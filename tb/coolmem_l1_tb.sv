// coolmem_l1_tb: checks the L1 data cache with its three access paths
// against a word-level reference memory. The level below is a behavioural
// memory (mem_model) keyed by ASID and line address with a short latency.
// Directed part: a cold miss, a hotline hit (2 cycles), a tag-cache hit
// (3 cycles), an associative hit after the tag-cache has forgotten a line
// (4 cycles), the alternating two-line pattern where the hotline keeps
// missing and the tag-cache catches every access, an ASID mismatch that must
// report a protection fault, and a hotline register that must not hit once
// its line has been evicted. Random part: loads and stores, static and
// dynamic, two address spaces, on a footprint that forces dirty evictions.
// Every load is checked for data, every response for the latency of its path.
module coolmem_l1_tb;
  import coolmem_pkg::*;
  import tb_pkg::*;
  int checks = 0, failures = 0;
  int n_path [4];
  int n_fault = 0;
  logic clk = 0, rst_n = 0;
  always #5 clk = ~clk;

  logic req_valid, req_ready, req_static, req_we;
  logic [4:0] req_hlidx;
  logic [63:0] req_base, req_wdata, resp_rdata;
  logic [15:0] req_disp;
  asid_t req_asid;
  logic resp_valid, resp_prot_fault;
  path_e resp_path;
  logic nreq_valid, nreq_ready, nreq_we, nresp_valid;
  logic [36:0] nreq_addr;
  asid_t nreq_asid;
  logic [511:0] nreq_wline, nresp_line;
  int n_reads, n_writes;

  coolmem_l1 dut (.clk, .rst_n, .req_valid, .req_ready, .req_static, .req_hlidx, .req_we,
    .req_base, .req_disp, .req_asid, .req_wdata, .resp_valid, .resp_rdata, .resp_path,
    .resp_prot_fault, .nxt_req_valid(nreq_valid), .nxt_req_ready(nreq_ready),
    .nxt_req_we(nreq_we), .nxt_req_line_addr(nreq_addr), .nxt_req_asid(nreq_asid),
    .nxt_req_wline(nreq_wline), .nxt_resp_valid(nresp_valid), .nxt_resp_line(nresp_line));

  mem_model #(.LINE_BITS(512), .KEY_BITS(44), .LAT_BASE(6), .CYC_PER_WORD(0)) u_mem (
    .clk, .rst_n, .req_valid(nreq_valid), .req_ready(nreq_ready), .req_we(nreq_we),
    .req_key({nreq_asid, nreq_addr}), .req_wline(nreq_wline), .resp_valid(nresp_valid),
    .resp_line(nresp_line), .n_reads, .n_writes);

  // reference memory, one 64-bit word per {asid, word address}
  logic [63:0] refm [logic [46:0]];

  function automatic logic [63:0] ref_read(input asid_t a, input logic [42:0] va);
    logic [46:0] k;
    k = {a, va[42:3]};
    if (refm.exists(k)) return refm[k];
    return init_word(64'({a, va[42:6]}), int'(va[5:3]));
  endfunction

  task automatic chk(input string what, input logic ok);
    checks++;
    if (!ok) begin failures++; $display("FAIL %s at %0t", what, $time); end
  endtask

  task automatic access(input logic st, input logic [4:0] hl, input logic we,
                        input logic [42:0] va, input asid_t a, input logic [63:0] wd,
                        output path_e p, output logic f);
    logic [15:0] d;
    int lat;
    logic [63:0] exp;
    d = 16'($urandom_range(0, 64)) - 16'd32;
    // drive and sample at the falling edge, away from the rising edge
    @(negedge clk);
    req_valid = 1; req_static = st; req_hlidx = hl; req_we = we;
    req_base = 64'(va) - {{48{d[15]}}, d}; req_disp = d; req_asid = a; req_wdata = wd;
    while (!req_ready) @(negedge clk);
    @(posedge clk);              // request accepted at this edge
    #1 req_valid = 0;
    lat = 0;
    do begin @(negedge clk); lat++; end while (!resp_valid);
    p = resp_path; f = resp_prot_fault;
    n_path[p]++;
    if (f) n_fault++;
    exp = ref_read(a, va);
    if (we) refm[{a, va[42:3]}] = wd;
    else chk($sformatf("load data va=%h asid=%0d got=%h exp=%h", va, a, resp_rdata, exp),
             resp_rdata === exp);
    case (p)
      PATH_HOTLINE:  chk($sformatf("hotline latency %0d", lat), lat == 2);
      PATH_TAGCACHE: chk($sformatf("tag-cache latency %0d", lat), lat == 3);
      PATH_ASSOC:    chk($sformatf("assoc latency %0d", lat), lat == 4);
      default:       chk($sformatf("miss latency %0d", lat), lat > 4);
    endcase
  endtask

  path_e p;
  logic f;
  localparam logic [42:0] A = 43'h100_0000;

  initial begin
    req_valid = 0; req_static = 0; req_hlidx = 0; req_we = 0; req_base = 0;
    req_disp = 0; req_asid = 0; req_wdata = 0;
    repeat (3) @(posedge clk);
    rst_n = 1;
    @(posedge clk);
    // cold miss, then hotline hit, then tag-cache hit
    access(1, 5'd1, 0, A, 7'd1, 0, p, f);       chk("cold miss", p == PATH_MISS);
    access(1, 5'd1, 0, A + 8, 7'd1, 0, p, f);   chk("hotline hit", p == PATH_HOTLINE);
    access(0, 5'd0, 0, A + 16, 7'd1, 0, p, f);  chk("tag-cache hit", p == PATH_TAGCACHE);
    access(1, 5'd1, 1, A + 24, 7'd1, 64'hABCD, p, f); chk("hotline store", p == PATH_HOTLINE);
    access(1, 5'd1, 0, A + 24, 7'd1, 0, p, f);  chk("hotline reload", p == PATH_HOTLINE);
    // push A out of the tag-cache with 32 other lines (different sets)
    for (int i = 1; i <= 32; i++) access(0, 5'd0, 0, A + 43'(i * 64), 7'd1, 0, p, f);
    access(0, 5'd0, 0, A, 7'd1, 0, p, f);       chk("associative hit", p == PATH_ASSOC);
    // alternating pattern through one hotline register
    access(1, 5'd2, 0, A + 43'h4000_0000, 7'd1, 0, p, f);
    access(1, 5'd2, 0, A + 43'h4000_1000, 7'd1, 0, p, f);
    for (int r = 0; r < 4; r++) begin
      access(1, 5'd2, 0, A + 43'h4000_0000, 7'd1, 0, p, f); chk("c2 via tag-cache", p == PATH_TAGCACHE);
      access(1, 5'd2, 0, A + 43'h4000_1000, 7'd1, 0, p, f); chk("c3 via tag-cache", p == PATH_TAGCACHE);
    end
    // same address, other address space: protection fault, served as a miss
    access(1, 5'd1, 0, A + 8, 7'd2, 0, p, f);
    chk("protection fault", f == 1'b1 && p == PATH_MISS);
    // hotline register of an evicted line must not hit
    access(1, 5'd3, 1, 43'h20_0040, 7'd1, 64'h5555, p, f);
    for (int i = 1; i <= 4; i++) access(0, 5'd0, 1, 43'h20_0040 + 43'(i << 14), 7'd1, 64'(i), p, f);
    access(1, 5'd3, 0, 43'h20_0040, 7'd1, 0, p, f);
    chk("evicted line not a hotline hit", p == PATH_MISS);
    // random traffic: 8 sets x 6 tags x 2 spaces, forcing dirty evictions
    for (int n = 0; n < 4000; n++) begin
      logic [42:0] va;
      va = (43'($urandom_range(0, 5)) << 14) | (43'($urandom_range(0, 7)) << 6)
           | (43'($urandom_range(0, 7)) << 3) | 43'h300_0000;
      access($urandom_range(0, 1) == 1, 5'($urandom_range(4, 11)), $urandom_range(0, 2) == 0,
             va, asid_t'($urandom_range(1, 2)), {$urandom, $urandom}, p, f);
    end
    chk("write-backs happened", n_writes > 0);
    for (int i = 0; i < 4; i++) chk($sformatf("path %0d used", i), n_path[i] > 0);
    $display("paths: hotline=%0d tag-cache=%0d assoc=%0d miss=%0d faults=%0d writebacks=%0d",
             n_path[0], n_path[1], n_path[2], n_path[3], n_fault, n_writes);
    $display("TB_RESULT checks=%0d failures=%0d", checks, failures);
    $finish;
  end

  initial begin
    repeat (400000) @(posedge clk);
    failures++;
    $display("TB_RESULT checks=%0d failures=%0d", checks, failures);
    $finish;
  end
endmodule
----
Exercise: Exactly the lines from the start of the entries through the one bearing "a tag-cache hit" are to be output, with both ends included.

Output for this task:
filename tb/coolmem_l1_tb.sv
// coolmem_l1_tb: checks the L1 data cache with its three access paths
// against a word-level reference memory. The level below is a behavioural
// memory (mem_model) keyed by ASID and line address with a short latency.
// Directed part: a cold miss, a hotline hit (2 cycles), a tag-cache hit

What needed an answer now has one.